Stag, who represents several banks alleging spill-related losses, said financial institutions are another large category of excluded claims. He also declined to name his clients.
“When the offshore business slows down and no lines of credit are being taken out for capital investment for ongoing drilling and everyone scales back, that’s going to have a substantial effect on banks’ revenues,” he said.
Stag said he represents a regional radio-communications company, which he declined to identify, that was selling its business when the deep-water drilling ban went into effect and killed the deal.
“That’s a $10 million to $20 million loss right there,” Stag said. “I wouldn’t be surprised if there’s another $4 billion to $8 billion in total spill-related losses out there. If we include all the moratorium-related losses, it might be even more than that.”
Also excluded from BP’s settlement are Gulf Coast residents with certain medical injuries who live more than half a mile off the beach or a mile inland from a wetland.
Michael Robichaux, a Raceland, Louisiana doctor, said he has treated scores of spill patients for “the exact same injuries” he treated in U.S. veterans of the Persian Gulf War. The injuries range from skin and eye irritations to chronic headaches, he said.
All of these patients were exposed to oil or toxic chemical dispersants used to break up the spill, including ones who live outside the settlement boundaries, Robichaux said.
“I’m treating patients with chronic illnesses that will affect them for the rest of their lives, and they’re not even included in what was negotiated with BP,” Robichaux said. “These patients and their injuries are screwed, and that’s the nicest thing I can say about it.”
Stag said he opted-out about 600 medical victims from BP’s settlement because the compensation offered was too low.
“A lot of health effects have yet to be seen,” he said. “The result is some of these people are going to die. It’s just a matter of how many.”
Following next week’s trial, claimants may pursue their claims individually, with the court’s determination of fault in hand.

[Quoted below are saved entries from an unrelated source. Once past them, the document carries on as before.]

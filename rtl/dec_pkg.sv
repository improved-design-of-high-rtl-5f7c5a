// dec_pkg: digit codings shared by the decimal multiplier RTL.
//
// A decimal digit is a 4-bit vector whose bits carry weights (r3 r2 r1 r0).
// Besides BCD (8421) and (5421), the datapath uses the redundant codes (4221)
// and (5211), where every one of the 16 bit patterns is a valid digit and the
// 9's complement is a plain bit inversion. The functions below give the value
// of a digit and the canonical encodings of the non-redundant subsets (4221s)
// and (5211s), which satisfy 2*Z(4221s) = (Z(5211s) shifted left by one bit).
// Words are packed vectors of digits, digit i in bits [4i+3:4i].
package dec_pkg;

  typedef logic [3:0] digit_t;

  // Value of a (4221) digit.
  function automatic logic [3:0] val4221(input digit_t d);
    return 4'(d[3]) * 4'd4 + 4'(d[2]) * 4'd2 + 4'(d[1]) * 4'd2 + 4'(d[0]);
  endfunction

  // Value of a (5211) digit.
  function automatic logic [3:0] val5211(input digit_t d);
    return 4'(d[3]) * 4'd5 + 4'(d[2]) * 4'd2 + 4'(d[1]) + 4'(d[0]);
  endfunction

  // Canonical (5211s) code of a value 0..9 (the recoder target of Table 2):
  // 0000 0001 0100 0101 0111 1000 1001 1100 1101 1111. Written as gates on
  // the binary value v; values 10..15 never occur.
  function automatic digit_t enc5211s(input logic [3:0] v);
    digit_t o;
    o[3] = v[3] | (v[2] & (v[1] | v[0]));
    o[2] = v[3] | (~v[2] & v[1]) | (v[2] & ~(v[1] ^ v[0]));
    o[1] = (v[2] & ~v[1] & ~v[0]) | (v[3] & v[0]);
    o[0] = v[3] | (v[2] ^ v[0]);
    return o;
  endfunction

  // (5421) code of a value 0..9 (unique).
  function automatic digit_t enc5421(input logic [3:0] v);
    return (v >= 4'd5) ? (v + 4'd3) : v;
  endfunction

endpackage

However, they will have to then prove they were injured, and that it was caused by the spill defendants.
Thomas McGarity, another University of Texas law professor, said the more directly a victim can prove his loss was caused by the spill, the better his chances of making BP pay.
“With businesses that can say they lost this particular deal with this direct economic harm, they may have a chance” at a trial, McGarity said.
BP can be expected to dispute claims from the excluded categories, Mithoff said, adding: “They’re putting that fight off for another day.”
The company said in court papers that it may try to prove that tax-revenue losses by some governmental entities and revenue-loss claims by some tourism businesses, such as casinos, were offset by increases in economic activity generated by BP’s cleanup crews.
Thousands of BP workers swarmed the coastline in 2010 and 2011 to clean up the spill, and BP said in court filings that spending by these workers largely replaced lost tourist dollars.
“I don’t think that argument will resonate well with a jury,” Stag said.
The case is In re Oil Spill by the Oil Rig Deepwater Horizon in the Gulf of Mexico on April 20, 2010, MDL-2179, U.S. District Court, Eastern District of Louisiana (New Orleans).